## Exercise objective
Collect all lines containing the word "main" from the data.

## Entries provided

// rcda_ref_pkg: behavioural reference model and stimulus helpers for the
// deinterleaver testbenches (not synthesizable, testbench use only).
//
// ref_push() applies one PDW to a software copy of the PDW and PRI cluster
// tables with the clustering rules (tolerance windows, moving averages with
// truncation, PRI clusters with occurrence, next/previous links and the last
// PRI pointer). ref_interpret() classifies the resulting PRI clusters and
// returns the expected output beats. The emitter helpers build interleaved
// pulse trains of stable, dwell and stagger emitters, sorted by TOA.
package rcda_ref_pkg;
  import rcda_pkg::*;

  localparam int NPDW = 2**PDW_IDX_W;
  localparam int NPRI = 2**PRI_IDX_W;

  pdw_cluster_t r_pdw [NPDW];
  pri_cluster_t r_pri [NPRI];
  int           r_npdw, r_npri;

  function automatic void ref_reset();
    r_npdw = 0;
    r_npri = 0;
  endfunction

  function automatic bit near(longint a, longint b, longint d);
    longint diff = (a > b) ? a - b : b - a;
    return diff <= d;
  endfunction

  function automatic void ref_push(pdw_t p, rcda_cfg_t cfg);
    int m = 0, hit = 0, lastp, newlast;
    longint pri;
    for (int c = 1; c <= r_npdw && m == 0; c++)
      if (near(p.freq, r_pdw[c].freq, cfg.d_freq) && near(p.pw, r_pdw[c].pw, cfg.d_pw) &&
          near(p.pa, r_pdw[c].pa, cfg.d_pa))
        m = c;
    if (m == 0) begin
      if (r_npdw < NPDW - 1) begin
        r_npdw++;
        r_pdw[r_npdw] = '{freq: p.freq, pw: p.pw, pa: p.pa, toa: p.toa, n: 1, last_pri: 0};
      end
      return;
    end
    pri = longint'(p.toa) - longint'(r_pdw[m].toa);
    if (pri < 0) pri += 64'h1_0000_0000;
    if (pri > (1 << PRI_W) - 1) pri = (1 << PRI_W) - 1;
    for (int c = 1; c <= r_npri && hit == 0; c++)
      if (int'(r_pri[c].pdw_ptr) == m && near(pri, r_pri[c].pri, cfg.d_pri)) hit = c;
    lastp = int'(r_pdw[m].last_pri);
    newlast = lastp;
    if (hit != 0) begin
      if (r_pri[hit].occ != '1) r_pri[hit].occ++;
      newlast = hit;
    end else if (r_npri < NPRI - 1) begin
      r_npri++;
      r_pri[r_npri] = '{pri: PRI_W'(pri), pdw_ptr: PDW_IDX_W'(m), occ: 1, next: 0,
                        prev: PRI_IDX_W'(lastp)};
      newlast = r_npri;
    end
    if (lastp != 0 && newlast != lastp) r_pri[lastp].next = PRI_IDX_W'(newlast);
    begin
      longint n = r_pdw[m].n;
      r_pdw[m].freq = FREQ_W'((n * r_pdw[m].freq + p.freq) / (n + 1));
      r_pdw[m].pw   = PW_W'((n * r_pdw[m].pw + p.pw) / (n + 1));
      r_pdw[m].pa   = PA_W'((n * r_pdw[m].pa + p.pa) / (n + 1));
      r_pdw[m].toa  = p.toa;
      if (r_pdw[m].n != '1) r_pdw[m].n++;
      r_pdw[m].last_pri = PRI_IDX_W'(newlast);
    end
  endfunction

  // ratio small/large >= thr/256 (or > when strict)
  function automatic bit ratio_ok(longint a, longint b, longint thr, bit strict);
    longint lo = (a < b) ? a : b;
    longint hi = (a < b) ? b : a;
    return strict ? (lo * 256 > thr * hi) : (lo * 256 >= thr * hi);
  endfunction

  function automatic void emit(ref radar_beat_t q[$], ref bit rep[NPRI], input int ids[$],
                               input pri_mode_e mode);
    foreach (ids[x]) begin
      radar_beat_t b;
      b.mode  = mode;
      b.level = 4'(ids.size());
      b.pos   = 4'(x);
      b.last  = (x == ids.size() - 1);
      b.pri   = r_pri[ids[x]].pri;
      b.freq  = r_pdw[r_pri[ids[x]].pdw_ptr].freq;
      b.pw    = r_pdw[r_pri[ids[x]].pdw_ptr].pw;
      b.pa    = r_pdw[r_pri[ids[x]].pdw_ptr].pa;
      q.push_back(b);
      rep[ids[x]] = 1;
    end
  endfunction

  function automatic void ref_interpret(rcda_cfg_t cfg, ref radar_beat_t q[$]);
    bit rep [NPRI];
    q.delete();
    foreach (rep[x]) rep[x] = 0;
    for (int i = 1; i <= r_npri; i++) begin
      int ids[$];
      int j;
      if (rep[i]) continue;
      if (r_pri[i].occ < cfg.occ_thr) continue;            // waste data
      ids.push_back(i);
      j = r_pri[i].next;
      if (j == 0 || rep[j]) begin
        emit(q, rep, ids, MODE_STABLE);
        continue;
      end
      if (r_pri[j].occ >= cfg.occ_thr && ratio_ok(r_pri[i].occ, r_pri[j].occ, cfg.stagger_occ, 0)) begin
        // stagger chain
        bit ok = 1, closed = 0;
        longint mn, mx;
        mn = (r_pri[i].occ < r_pri[j].occ) ? r_pri[i].occ : r_pri[j].occ;
        mx = (r_pri[i].occ < r_pri[j].occ) ? r_pri[j].occ : r_pri[i].occ;
        ids.push_back(j);
        if (r_pri[j].next == i) closed = 1;
        else begin
          int c = r_pri[j].next;
          while (ok && !closed) begin
            if (c == 0 || ids.size() >= MAX_LEVEL) begin ok = 0; break; end
            if (r_pri[c].occ < cfg.occ_thr || rep[c]) begin ok = 0; break; end
            foreach (ids[x]) if (ids[x] == c) ok = 0;
            if (!ok) break;
            ids.push_back(c);
            if (r_pri[c].occ < mn) mn = r_pri[c].occ;
            if (r_pri[c].occ > mx) mx = r_pri[c].occ;
            if (r_pri[c].next == i) begin
              closed = 1;
              if (!ratio_ok(mn, mx, cfg.stagger_occ, 0)) ok = 0;
            end else c = r_pri[c].next;
          end
        end
        if (ok && closed) emit(q, rep, ids, MODE_STAGGER);
      end else if (r_pri[j].occ >= cfg.occ_thr && ratio_ok(r_pri[i].occ, r_pri[j].occ, cfg.gap_occ, 1)
                   && r_pri[j].next == i) begin
        ids.push_back(j);
        emit(q, rep, ids, MODE_DWELL);
      end else begin
        emit(q, rep, ids, MODE_STABLE);
      end
    end
  endfunction

  // ------------------------------------------------------------ emitters
  typedef struct {
    pri_mode_e mode;
    int        pris[$];     // stagger: the PRI cycle; dwell: {main, gap}
    int        dwell_len;   // dwell: pulses (main PRIs) per window
    int        freq, pw, pa;
    int        offset;
  } emitter_t;

  typedef struct {
    longint toa;
    pdw_t   pdw;
  } pulse_t;

  // Pulses of one emitter up to time t_end. jit: max +-freq/pw/pa noise.
  // miss_pct: percentage of pulses dropped at random.
  function automatic void gen_emitter(emitter_t e, longint t_end, int jit, int miss_pct,
                                      ref pulse_t ps[$]);
    longint t = e.offset;
    int k = 0;
    while (t < t_end) begin
      if ($urandom_range(0, 99) >= miss_pct) begin
        pulse_t p;
        p.toa = t;
        p.pdw.toa  = TOA_W'(t);
        p.pdw.freq = FREQ_W'(e.freq + ((jit > 0) ? $urandom_range(0, 2*jit) - jit : 0));
        p.pdw.pw   = PW_W'(e.pw + ((jit > 0) ? $urandom_range(0, 2*jit) - jit : 0));
        p.pdw.pa   = PA_W'(e.pa + ((jit > 0) ? $urandom_range(0, 2*jit) - jit : 0));
        ps.push_back(p);
      end
      case (e.mode)
        MODE_STABLE:  t += e.pris[0];
        MODE_STAGGER: t += e.pris[k % e.pris.size()];
        default:      t += ((k % (e.dwell_len + 1)) == e.dwell_len) ? e.pris[1] : e.pris[0];
      endcase
      k++;
    end
  endfunction

  function automatic void sort_pulses(ref pulse_t ps[$]);
    ps.sort() with (item.toa);
  endfunction
endpackage
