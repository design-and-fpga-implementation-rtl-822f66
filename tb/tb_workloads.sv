// tb_workloads: success-rate runs of the Analyzer at its default parameters
// over the environments this algorithm is evaluated with:
//   * 1, 3, 5 and 8 emitters x jitter/noise 0, 2, 5 % x missing pulses
//     2, 5, 10 % (36 environments),
//   * one emitter with jitter/noise 0..16 % and no missing pulses,
//   * one emitter with 0..12 % missing pulses and no jitter,
//   * 59 emitters with neither, and 20 emitters with moderate jitter and loss.
// Each trial draws emitters of random mode (stable, dwell with 5..15 pulses
// per dwell, stagger of level 2..4), random PRIs and distinct PDW parameters,
// generates their interleaved pulse trains and plays them into the Analyzer
// as one pulse-count-limited window. PDWs are offered as fast as the input
// FIFO takes them (no PDW is lost), so the outcome depends on the algorithm
// only, not on the pulse rate.
//
// Noise model: PDW parameters vary uniformly by +-j % of their mid-scale
// value (freq 30000, PW and PA 1000 codes) and each interval by +-j % of a
// 10000-tick reference PRI. The deltas follow the noise (2x its amplitude plus
// a margin) and emitters are spaced so that their clusters cannot meet.
//
// Checks: every window's beats equal the reference model's; no PDW is lost;
// clean environments (no jitter, no loss) find every emitter. The success rate
// (emitters found with the right mode, PRIs and frequency, over emitters
// generated) and the number of extra reports are printed per environment.
module tb_workloads;
  import rcda_pkg::*;
  import rcda_ref_pkg::*;
  int checks = 0, failures = 0;

  logic clk = 0, rst_n = 0;
  rcda_cfg_t cfg;
  logic pdw_valid = 0;
  pdw_t pdw;
  logic [15:0] pdw_dropped;
  logic pdw_fifo_full, arranger_busy, arranged, interpreting;
  pdw_idx_t pdw_clusters;
  pri_idx_t pri_clusters, radar_count;
  logic radar_valid, sequence_found, search_ends;
  radar_beat_t radar;
  logic [13:0] events;

  analyzer dut (.clk, .rst_n, .cfg, .pdw_valid, .pdw, .pdw_dropped, .pdw_fifo_full,
                .arranger_busy, .arranged, .interpreting, .pdw_clusters, .pri_clusters,
                .radar_valid, .radar, .sequence_found, .search_ends, .radar_count, .events);

  always #5 clk = ~clk;

  radar_beat_t got[$];
  int gen_mode [3], hit_mode [3];     // per PRI mode, environments with loss or noise
  bit tally;
  always @(posedge clk) if (rst_n && radar_valid) got.push_back(radar);

  initial begin
    repeat (20000000) @(posedge clk);
    failures++;
    $display("watchdog expired");
    $display("TB_RESULT checks=%0d failures=%0d", checks, failures);
    $finish;
  end

  task automatic check(bit cond, string what);
    checks++;
    if (!cond) begin
      failures++;
      if (failures < 30) $display("FAIL %s", what);
    end
  endtask

  localparam int REF_PRI = 10000;

  // draw n emitters for jitter j %
  function automatic void draw(int n, int j, ref emitter_t es[$]);
    int a_f = j * 300, a_p = j * 10, a_pri = j * REF_PRI / 100;
    int step_f = (6 * a_f + 8 > 64) ? 6 * a_f + 8 : 64;
    int step_p = (6 * a_p + 8 > 16) ? 6 * a_p + 8 : 16;
    int nf = 55000 / step_f, np = 1500 / step_p;
    int s = 6 * a_pri + 200;       // spacing of PRIs within one emitter
    es.delete();
    for (int r = 0; r < n; r++) begin
      emitter_t e;
      int m, base;
      e.freq = 5000 + (r % nf) * step_f;
      e.pw   = 500 + ((r / nf) % np) * step_p;
      e.pa   = 500 + (r / (nf * np)) * step_p;
      e.offset = $urandom_range(0, 20000);
      base = $urandom_range(3000, 6000);
      m = $urandom_range(0, 2);
      e.pris.delete();
      if (m == 0) begin
        e.mode = MODE_STABLE;
        e.pris.push_back(base);
        e.dwell_len = 0;
      end else if (m == 1) begin
        e.mode = MODE_DWELL;
        e.pris.push_back(base);
        e.pris.push_back(base * 3 + s);
        e.dwell_len = $urandom_range(5, 15);
      end else begin
        int lvl;
        lvl = $urandom_range(2, 4);
        e.mode = MODE_STAGGER;
        for (int k = 0; k < lvl; k++) e.pris.push_back(base + k * s);
        e.dwell_len = 0;
      end
      es.push_back(e);
    end
  endfunction

  function automatic int noisy(int v, int a);
    return (a > 0) ? v + $urandom_range(0, 2 * a) - a : v;
  endfunction

  // pulse train of one emitter with PDW noise a_f/a_p and PRI jitter a_pri
  function automatic void train(emitter_t e, longint t_end, int j, int miss, ref pulse_t ps[$]);
    longint t = e.offset;
    int k = 0;
    int a_f = j * 300, a_p = j * 10, a_pri = j * REF_PRI / 100;
    while (t < t_end) begin
      int pri;
      if ($urandom_range(0, 99) >= miss) begin
        pulse_t p;
        p.toa = t;
        p.pdw.toa  = TOA_W'(t);
        p.pdw.freq = FREQ_W'(noisy(e.freq, a_f));
        p.pdw.pw   = PW_W'(noisy(e.pw, a_p));
        p.pdw.pa   = PA_W'(noisy(e.pa, a_p));
        ps.push_back(p);
      end
      case (e.mode)
        MODE_STABLE:  pri = e.pris[0];
        MODE_STAGGER: pri = e.pris[k % e.pris.size()];
        default:      pri = ((k % (e.dwell_len + 1)) == e.dwell_len) ? e.pris[1] : e.pris[0];
      endcase
      t += noisy(pri, a_pri);
      k++;
    end
  endfunction

  function automatic bit found(emitter_t e);
    int want[$];
    if (e.mode == MODE_DWELL) want = '{e.pris[0], e.pris[1]};
    else want = e.pris;
    foreach (got[x])
      if (got[x].pos == 0 && got[x].mode == e.mode && int'(got[x].level) == want.size() &&
          near(got[x].freq, e.freq, cfg.d_freq) && x + want.size() <= got.size())
        for (int r = 0; r < want.size(); r++) begin
          bit ok = 1;
          for (int k = 0; k < want.size(); k++)
            if (!near(got[x + k].pri, want[(r + k) % want.size()], cfg.d_pri)) ok = 0;
          if (ok) return 1;
        end
    return 0;
  endfunction

  // one trial; returns emitters found and extra reports
  task automatic trial(int n, int j, int miss, output int n_found, output int n_extra);
    emitter_t es[$];
    pulse_t ps[$];
    radar_beat_t expq[$];
    longint t_end = 0;
    int drops0 = int'(pdw_dropped);
    draw(n, j, es);
    foreach (es[r]) begin
      longint cyc = 0;
      foreach (es[r].pris[k]) cyc += es[r].pris[k];
      if (es[r].mode == MODE_DWELL) cyc = es[r].pris[0] * es[r].dwell_len + es[r].pris[1];
      if (cyc * 6 > t_end) t_end = cyc * 6;         // at least 6 dwells / cycles
      if (es[r].pris[0] * 40 > t_end) t_end = es[r].pris[0] * 40;
    end
    t_end += 20000;
    foreach (es[r]) train(es[r], t_end, j, miss, ps);
    sort_pulses(ps);
    cfg.d_freq = 16'(2 * j * 300 + 4);
    cfg.d_pw   = 16'(2 * j * 10 + 4);
    cfg.d_pa   = 16'(2 * j * 10 + 4);
    cfg.d_pri  = 24'(2 * j * REF_PRI / 100 + 8);
    cfg.search_limit = ps.size();
    got.delete();
    foreach (ps[x]) begin
      @(negedge clk);
      pdw_valid = 0;
      while (pdw_fifo_full) @(negedge clk);
      pdw_valid = 1;
      pdw = ps[x].pdw;
    end
    @(negedge clk);
    pdw_valid = 0;
    wait (search_ends);
    @(negedge clk);
    @(negedge clk);
    check(int'(pdw_dropped) == drops0, "no PDW lost");
    ref_reset();
    foreach (ps[x]) ref_push(ps[x].pdw, cfg);
    ref_interpret(cfg, expq);
    check(got.size() == expq.size(), $sformatf("N=%0d j=%0d m=%0d: %0d beats, model %0d",
                                              n, j, miss, got.size(), expq.size()));
    foreach (expq[x])
      if (x < got.size()) check(got[x] == expq[x], $sformatf("N=%0d j=%0d m=%0d: beat %0d differs", n, j, miss, x));
    n_found = 0;
    foreach (es[r]) begin
      bit f = found(es[r]);
      n_found += int'(f);
      if (tally) begin
        gen_mode[int'(es[r].mode)]++;
        hit_mode[int'(es[r].mode)] += int'(f);
      end
    end
    n_extra = int'(radar_count) - n_found;
  endtask

  // several trials of one environment; returns the success rate in %
  task automatic env(string tag, int n, int j, int miss, int trials, output real rate);
    int tot = 0, ok = 0, extra = 0;
    for (int t = 0; t < trials; t++) begin
      int f, x;
      trial(n, j, miss, f, x);
      tot += n;
      ok += f;
      extra += x;
    end
    rate = 100.0 * ok / tot;
    $display("%-9s radars %2d  jitter %2d%%  missing %2d%%  success %6.2f%%  extra reports %0d",
             tag, n, j, miss, rate, extra);
  endtask

  initial begin
    real rate;
    int ns[4] = '{1, 3, 5, 8};
    int js[3] = '{0, 2, 5};
    int ms[3] = '{2, 5, 10};
    pdw = '0;
    cfg = '{d_freq: 16'd4, d_pw: 16'd4, d_pa: 16'd4, d_pri: 24'd8, occ_thr: 16'd3,
            stagger_occ: 8'd192, gap_occ: 8'd13, limit_mode: LIMIT_PULSES, search_limit: 0};
    repeat (3) @(posedge clk);
    rst_n = 1;

    foreach (gen_mode[x]) begin gen_mode[x] = 0; hit_mode[x] = 0; end
    tally = 1;
    foreach (ns[a]) foreach (js[b]) foreach (ms[c]) env("table", ns[a], js[b], ms[c], (32 + ns[a] - 1) / ns[a], rate);
    tally = 0;
    $display("table environments by mode: stable %0d/%0d  dwell %0d/%0d  stagger %0d/%0d found",
             hit_mode[0], gen_mode[0], hit_mode[1], gen_mode[1], hit_mode[2], gen_mode[2]);
    for (int j = 0; j <= 16; j += 4) begin
      env("jitter", 1, j, 0, 32, rate);
      check(rate == 100.0, $sformatf("jitter %0d %%: emitter always found without missing pulses", j));
    end
    for (int m = 0; m <= 12; m += 3) env("missing", 1, 0, m, 32, rate);
    env("count", 59, 0, 0, 2, rate);
    check(rate == 100.0, "59 clean emitters all found");
    env("count", 20, 2, 5, 2, rate);
    env("count", 20, 5, 2, 2, rate);
    env("count", 20, 5, 10, 2, rate);

    $display("TB_RESULT checks=%0d failures=%0d", checks, failures);
    $finish;
  end
endmodule
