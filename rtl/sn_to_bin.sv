// sn_to_bin: SN to binary converter, an M-bit counter of the ones of an SN.
//
// For an SN of 2^M-1 bits (the length an M-bit LFSR produces) the counter counts
// the ones S_x while a second counter counts the bits seen; after 2^M-1 bits `full`
// is raised, counting stops, and count/(2^M-1) is the SN's value. The counter of
// ones follows the document; the bit counter and the stop at 2^M-1 bits are this
// design's additions so that the result is held for the reader.
//
// Interface: clear (synchronous, also by rst_n=0) zeroes both counters. A bit is
// counted on a clock edge with en=1 and full=0. count and nbits are registered.
module sn_to_bin #(
  parameter int unsigned M = 8
) (
  input  logic         clk,
  input  logic         rst_n,
  input  logic         en,
  input  logic         clear,
  input  logic         sn,
  output logic [M-1:0] count,
  output logic [M-1:0] nbits,
  output logic         full
);
  assign full = (nbits == {M{1'b1}});

  always_ff @(posedge clk) begin
    if (!rst_n || clear) begin
      count <= '0;
      nbits <= '0;
    end else if (en && !full) begin
      nbits <= nbits + M'(1);
      count <= count + M'(sn);
    end
  end
endmodule
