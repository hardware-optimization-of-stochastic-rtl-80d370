// tb_sn_to_bin: feeds random bit streams to the SN-to-binary converter and
// compares the count of ones with a count kept by the testbench; checks that the
// converter stops after 2^M-1 bits, ignores bits while en=0 and clears on clear.
module tb_sn_to_bin;
  localparam int M = 6;
  logic clk = 0, rst_n = 0, en = 0, clear = 0, sn = 0;
  logic [M-1:0] count, nbits;
  logic full;
  int checks = 0, failures = 0;

  sn_to_bin #(.M(M)) dut (.clk, .rst_n, .en, .clear, .sn, .count, .nbits, .full);

  always #5 clk = ~clk;

  task automatic check(input bit ok, input string msg);
    checks++;
    if (!ok) begin failures++; $display("FAIL: %s", msg); end
  endtask

  initial begin
    #100000 failures++;
    $display("TB_RESULT checks=%0d failures=%0d", checks, failures);
    $finish;
  end

  initial begin
    int ref_cnt, ref_n;
    repeat (2) @(posedge clk);
    rst_n <= 1;
    for (int run = 0; run < 4; run++) begin
      @(negedge clk); clear = 1;
      @(negedge clk); clear = 0;
      check(count == 0 && nbits == 0 && !full, "cleared");
      ref_cnt = 0; ref_n = 0;
      for (int i = 0; i < 80; i++) begin
        en = ($urandom_range(0, 3) != 0);
        sn = ($urandom_range(0, 99) < 20 * run + 10);
        if (en && ref_n < 63) begin ref_cnt += int'(sn); ref_n++; end
        @(negedge clk);
        if (count != M'(ref_cnt) || nbits != M'(ref_n)) check(0, $sformatf("run %0d step %0d", run, i));
      end
      check(count == M'(ref_cnt), $sformatf("run %0d count %0d ref %0d", run, count, ref_cnt));
      check(full == (ref_n == 63), "full flag");
    end
    $display("TB_RESULT checks=%0d failures=%0d", checks, failures);
    $finish;
  end
endmodule
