// sc_abs: absolute value of a bi-polar SN, |V_a| with V = 2*P(1) - 1.
//
// A step function (sc_step, threshold 1/2) turns a into b, a bi-polar SN of value
// ~sign(V_a) (+1 when V_a > 0, -1 when V_a < 0). An XNOR gate, the bi-polar
// multiplier, then forms c = a * b = |V_a|. Structure from the document; N_LOG
// sets the step function's window of 2^N_LOG - 1 bits (default 15 flip-flops).
//
// Interface: a in, c out, one bi-polar SN bit per cycle, zero cycles of latency
// from a to c; the step function's window advances with en=1.
module sc_abs #(
  parameter int unsigned N_LOG = 4
) (
  input  logic clk,
  input  logic rst_n,
  input  logic en,
  input  logic a,
  output logic c
);
  logic b;

  sc_step #(.N_LOG(N_LOG), .BAND(1'b0)) u_step (.clk, .rst_n, .en, .x(a), .y(b));

  assign c = ~(a ^ b);
endmodule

## Answer space
    int        pris[$];     // stagger: the PRI cycle; dwell: {main, gap}
    int        dwell_len;   // dwell: pulses (main PRIs) per window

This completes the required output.